PROBLEM: Transcribe all of the listing exactly.

TASK DATA:
※

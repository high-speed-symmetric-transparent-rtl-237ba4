// tb_two_port_ram: self-checking test of the two-port RAM against an array
// model: random writes on port A and reads on port B, one-cycle read
// latency, output held while rb is low, no write without en and wa or in
// reset, resetb clearing the read register, old data on a same-word
// read/write.
module tb_two_port_ram;
  localparam int unsigned DATA_W = 16;
  localparam int unsigned ADDR_W = 4;
  localparam int unsigned D = 1 << ADDR_W;

  logic clk = 0;
  logic reseta, en, wa, resetb, rb;
  logic [DATA_W-1:0] wa_data, b_data_out, expq;
  logic [ADDR_W-1:0] adda, addb;
  logic [DATA_W-1:0] model [D];
  int checks = 0, failures = 0;

  two_port_ram #(.DATA_W(DATA_W), .ADDR_W(ADDR_W)) dut (
    .clka(clk), .reseta, .en, .wa, .wa_data, .adda,
    .clkb(clk), .resetb, .rb, .addb, .b_data_out
  );

  always #5 clk = ~clk;

  task automatic chk(logic [DATA_W-1:0] got, logic [DATA_W-1:0] exp, string what);
    checks++;
    if (got !== exp) begin
      failures++;
      $display("FAIL %s got=%h exp=%h t=%0t", what, got, exp, $time);
    end
  endtask

  initial begin
    repeat (10000) @(posedge clk);
    failures++;
    $display("TB_RESULT checks=%0d failures=%0d", checks, failures);
    $finish;
  end

  initial begin
    reseta = 0; resetb = 1; en = 0; wa = 0; rb = 0; adda = 0; addb = 0; wa_data = 0;
    @(posedge clk); #1;
    chk(b_data_out, '0, "resetb clears output");
    resetb = 0;
    for (int i = 0; i < D; i++) begin
      en = 1; wa = 1; adda = ADDR_W'(i); wa_data = DATA_W'($urandom); model[i] = wa_data;
      @(posedge clk); #1;
    end
    en = 0; wa = 0;
    expq = '0;
    for (int i = 0; i < 3000; i++) begin
      logic [1:0] kind;
      kind = 2'($urandom);
      en = 1'($urandom); wa = 1'($urandom); reseta = ($urandom % 8) == 0;
      adda = ADDR_W'($urandom); wa_data = DATA_W'($urandom);
      rb = 1'($urandom); addb = (kind == 0) ? adda : ADDR_W'($urandom);
      if (rb) expq = model[addb];           // old data on same-word access
      if (en && wa && !reseta) model[adda] = wa_data;
      @(posedge clk); #1;
      chk(b_data_out, expq, "read data");
    end
    $display("TB_RESULT checks=%0d failures=%0d", checks, failures);
    $finish;
  end
endmodule
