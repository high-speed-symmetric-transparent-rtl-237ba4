// accumulator: n-stage response compactor of the symmetric transparent BIST.
//
// An n-bit register closed around a 1's complement adder/subtractor
// (ones_comp_addsub). Starting from the all-0 state (clr), every word read
// from the RAM during a march test is added (reads r_a and r_a^c) or
// subtracted (reads (r_a)^c, sub=1) when en is high. In a symmetric march
// test every word is seen once as d and once as d^c per pair of elements,
// so a fault-free RAM leaves the all-1 word in the register.
//
// The same adder produces the RAM write data: with inv=1 (and sub=1) its
// output y is the inverse of the read word, independent of the register.
//
// Interface: din is the read word, y the adder output (combinational from
// acc, din, sub, inv), acc the register. Timing: acc updates on the rising
// clock edge after en (or clr) is sampled high; clr has priority over en.
// Reset (synchronous, active high) also clears the register.
module accumulator #(
  parameter int unsigned N = 32
) (
  input  logic         clk,
  input  logic         rst,
  input  logic         clr,
  input  logic         en,
  input  logic         sub,
  input  logic         inv,
  input  logic [N-1:0] din,
  output logic [N-1:0] y,
  output logic [N-1:0] acc
);

  ones_comp_addsub #(.N(N)) u_addsub (
    .a  (acc),
    .b  (din),
    .sub(sub),
    .inv(inv),
    .y  (y)
  );

  always_ff @(posedge clk) begin
    if (rst || clr) acc <= '0;
    else if (en)    acc <= y;
  end

endmodule
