// tb_accumulator: self-checking test of the response compactor.
// Runs the read sequence of a symmetric march test over random words (each
// word fed once as d, once subtracted, and as pairs d, d^c) and checks the
// all-1 final state; checks random add/subtract steps against a modulo
// 2**N - 1 reference, the inv output (inverse of din), clr, and that en=0
// holds the register.
module tb_accumulator;
  localparam int unsigned N = 16;
  localparam longint unsigned M = (64'd1 << N) - 1;

  logic clk = 0, rst, clr, en, sub, inv;
  logic [N-1:0] din, y, acc;
  logic [N-1:0] model;
  logic [N-1:0] words [8];
  int checks = 0, failures = 0;

  accumulator #(.N(N)) dut (.*);

  always #5 clk = ~clk;

  function automatic logic [N-1:0] ref_add(longint unsigned x, longint unsigned z);
    longint unsigned s = x + z;
    if (s == 0) return '0;
    if (s % M == 0) return N'(M);
    return N'(s % M);
  endfunction

  task automatic chk(logic [N-1:0] got, logic [N-1:0] exp, string what);
    checks++;
    if (got !== exp) begin
      failures++;
      $display("FAIL %s got=%h exp=%h", what, got, exp);
    end
  endtask

  task automatic step(logic e, logic s, logic [N-1:0] d);
    en = e; sub = s; din = d; inv = 0; clr = 0;
    @(posedge clk); #1;
  endtask

  initial begin
    repeat (20000) @(posedge clk);
    failures++;
    $display("TB_RESULT checks=%0d failures=%0d", checks, failures);
    $finish;
  end

  initial begin
    rst = 1; clr = 0; en = 0; sub = 0; inv = 0; din = '0;
    @(posedge clk); #1;
    rst = 0;
    chk(acc, '0, "reset");
    for (int run = 0; run < 50; run++) begin
      foreach (words[i]) words[i] = N'($urandom);
      if (run == 0) foreach (words[i]) words[i] = '0;
      if (run == 1) foreach (words[i]) words[i] = '1;
      clr = 1; en = 1; @(posedge clk); #1; clr = 0;
      chk(acc, '0, "clr");
      // M0 (r_a)^c, M1 r_a, M2 r_a^c, M3 r_a, M4 r_a^c, M5 r_a
      foreach (words[i]) step(1, 1, words[i]);
      foreach (words[i]) step(1, 0, words[i]);
      foreach (words[i]) step(1, 0, ~words[i]);
      for (int i = 7; i >= 0; i--) step(1, 0, words[i]);
      for (int i = 7; i >= 0; i--) step(1, 0, ~words[i]);
      for (int i = 7; i >= 0; i--) step(1, 0, words[i]);
      chk(acc, '1, "symmetric signature");
    end
    // random steps against the reference
    clr = 1; @(posedge clk); #1; clr = 0;
    model = '0;
    for (int i = 0; i < 2000; i++) begin
      logic e, s;
      logic [N-1:0] d;
      e = 1'($urandom); s = 1'($urandom); d = N'($urandom);
      if (e) model = s ? ref_add(model, M - d) : ref_add(model, d);
      step(e, s, d);
      chk(acc, model, "random step");
    end
    // inverse for write-back, register untouched
    for (int i = 0; i < 200; i++) begin
      din = N'($urandom); if (i == 0) din = '1; if (i == 1) din = '0;
      inv = 1; sub = 1; en = 0; #1;
      chk(y, ~din, "inverse");
      @(posedge clk); #1;
      chk(acc, model, "hold");
    end
    $display("TB_RESULT checks=%0d failures=%0d", checks, failures);
    $finish;
  end
endmodule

※

REPLY:
repository high-speed-symmetric-transparent-rtl-237ba4
// tb_two_port_ram: self-checking test of the two-port RAM against an array
// model: random writes on port A and reads on port B, one-cycle read
// latency, output held while rb is low, no write without en and wa or in
// reset, resetb clearing the read register, old data on a same-word
// read/write.
module tb_two_port_ram;
  localparam int unsigned DATA_W = 16;
  localparam int unsigned ADDR_W = 4;
  localparam int unsigned D = 1 << ADDR_W;

  logic clk = 0;
  logic reseta, en, wa, resetb, rb;
  logic [DATA_W-1:0] wa_data, b_data_out, expq;
  logic [ADDR_W-1:0] adda, addb;
  logic [DATA_W-1:0] model [D];
  int checks = 0, failures = 0;

  two_port_ram #(.DATA_W(DATA_W), .ADDR_W(ADDR_W)) dut (
    .clka(clk), .reseta, .en, .wa, .wa_data, .adda,
    .clkb(clk), .resetb, .rb, .addb, .b_data_out
  );

  always #5 clk = ~clk;

  task automatic chk(logic [DATA_W-1:0] got, logic [DATA_W-1:0] exp, string what);
    checks++;
    if (got !== exp) begin
      failures++;
      $display("FAIL %s got=%h exp=%h t=%0t", what, got, exp, $time);
    end
  endtask

  initial begin
    repeat (10000) @(posedge clk);
    failures++;
    $display("TB_RESULT checks=%0d failures=%0d", checks, failures);
    $finish;
  end

  initial begin
    reseta = 0; resetb = 1; en = 0; wa = 0; rb = 0; adda = 0; addb = 0; wa_data = 0;
    @(posedge clk); #1;
    chk(b_data_out, '0, "resetb clears output");
    resetb = 0;
    for (int i = 0; i < D; i++) begin
      en = 1; wa = 1; adda = ADDR_W'(i); wa_data = DATA_W'($urandom); model[i] = wa_data;
      @(posedge clk); #1;
    end
    en = 0; wa = 0;
    expq = '0;
    for (int i = 0; i < 3000; i++) begin
      logic [1:0] kind;
      kind = 2'($urandom);
      en = 1'($urandom); wa = 1'($urandom); reseta = ($urandom % 8) == 0;
      adda = ADDR_W'($urandom); wa_data = DATA_W'($urandom);
      rb = 1'($urandom); addb = (kind == 0) ? adda : ADDR_W'($urandom);
      if (rb) expq = model[addb];           // old data on same-word access
      if (en && wa && !reseta) model[adda] = wa_data;
      @(posedge clk); #1;
      chk(b_data_out, expq, "read data");
    end
    $display("TB_RESULT checks=%0d failures=%0d", checks, failures);
    $finish;
  end
endmodule
repository high-speed-symmetric-transparent-rtl-237ba4
// accumulator: n-stage response compactor of the symmetric transparent BIST.
//
// An n-bit register closed around a 1's complement adder/subtractor
// (ones_comp_addsub). Starting from the all-0 state (clr), every word read
// from the RAM during a march test is added (reads r_a and r_a^c) or
// subtracted (reads (r_a)^c, sub=1) when en is high. In a symmetric march
// test every word is seen once as d and once as d^c per pair of elements,
// so a fault-free RAM leaves the all-1 word in the register.
//
// The same adder produces the RAM write data: with inv=1 (and sub=1) its
// output y is the inverse of the read word, independent of the register.
//
// Interface: din is the read word, y the adder output (combinational from
// acc, din, sub, inv), acc the register. Timing: acc updates on the rising
// clock edge after en (or clr) is sampled high; clr has priority over en.
// Reset (synchronous, active high) also clears the register.
module accumulator #(
  parameter int unsigned N = 32
) (
  input  logic         clk,
  input  logic         rst,
  input  logic         clr,
  input  logic         en,
  input  logic         sub,
  input  logic         inv,
  input  logic [N-1:0] din,
  output logic [N-1:0] y,
  output logic [N-1:0] acc
);

  ones_comp_addsub #(.N(N)) u_addsub (
    .a  (acc),
    .b  (din),
    .sub(sub),
    .inv(inv),
    .y  (y)
  );

  always_ff @(posedge clk) begin
    if (rst || clr) acc <= '0;
    else if (en)    acc <= y;
  end

endmodule
// tb_accumulator: self-checking test of the response compactor.
// Runs the read sequence of a symmetric march test over random words (each
// word fed once as d, once subtracted, and as pairs d, d^c) and checks the
// all-1 final state; checks random add/subtract steps against a modulo
// 2**N - 1 reference, the inv output (inverse of din), clr, and that en=0
// holds the register.
module tb_accumulator;
  localparam int unsigned N = 16;
  localparam longint unsigned M = (64'd1 << N) - 1;

  logic clk = 0, rst, clr, en, sub, inv;
  logic [N-1:0] din, y, acc;
  logic [N-1:0] model;
  logic [N-1:0] words [8];
  int checks = 0, failures = 0;

  accumulator #(.N(N)) dut (.*);

  always #5 clk = ~clk;

  function automatic logic [N-1:0] ref_add(longint unsigned x, longint unsigned z);
    longint unsigned s = x + z;
    if (s == 0) return '0;
    if (s % M == 0) return N'(M);
    return N'(s % M);
  endfunction

  task automatic chk(logic [N-1:0] got, logic [N-1:0] exp, string what);
    checks++;
    if (got !== exp) begin
      failures++;
      $display("FAIL %s got=%h exp=%h", what, got, exp);
    end
  endtask

  task automatic step(logic e, logic s, logic [N-1:0] d);
    en = e; sub = s; din = d; inv = 0; clr = 0;
    @(posedge clk); #1;
  endtask

  initial begin
    repeat (20000) @(posedge clk);
    failures++;
    $display("TB_RESULT checks=%0d failures=%0d", checks, failures);
    $finish;
  end

  initial begin
    rst = 1; clr = 0; en = 0; sub = 0; inv = 0; din = '0;
    @(posedge clk); #1;
    rst = 0;
    chk(acc, '0, "reset");
    for (int run = 0; run < 50; run++) begin
      foreach (words[i]) words[i] = N'($urandom);
      if (run == 0) foreach (words[i]) words[i] = '0;
      if (run == 1) foreach (words[i]) words[i] = '1;
      clr = 1; en = 1; @(posedge clk); #1; clr = 0;
      chk(acc, '0, "clr");
      // M0 (r_a)^c, M1 r_a, M2 r_a^c, M3 r_a, M4 r_a^c, M5 r_a
      foreach (words[i]) step(1, 1, words[i]);
      foreach (words[i]) step(1, 0, words[i]);
      foreach (words[i]) step(1, 0, ~words[i]);
      for (int i = 7; i >= 0; i--) step(1, 0, words[i]);
      for (int i = 7; i >= 0; i--) step(1, 0, ~words[i]);
      for (int i = 7; i >= 0; i--) step(1, 0, words[i]);
      chk(acc, '1, "symmetric signature");
    end
    // random steps against the reference
    clr = 1; @(posedge clk); #1; clr = 0;
    model = '0;
    for (int i = 0; i < 2000; i++) begin
      logic e, s;
      logic [N-1:0] d;
      e = 1'($urandom); s = 1'($urandom); d = N'($urandom);
      if (e) model = s ? ref_add(model, M - d) : ref_add(model, d);
      step(e, s, d);
      chk(acc, model, "random step");
    end
    // inverse for write-back, register untouched
    for (int i = 0; i < 200; i++) begin
      din = N'($urandom); if (i == 0) din = '1; if (i == 1) din = '0;
      inv = 1; sub = 1; en = 0; #1;
      chk(y, ~din, "inverse");
      @(posedge clk); #1;
      chk(acc, model, "hold");
    end
    $display("TB_RESULT checks=%0d failures=%0d", checks, failures);
    $finish;
  end
endmodule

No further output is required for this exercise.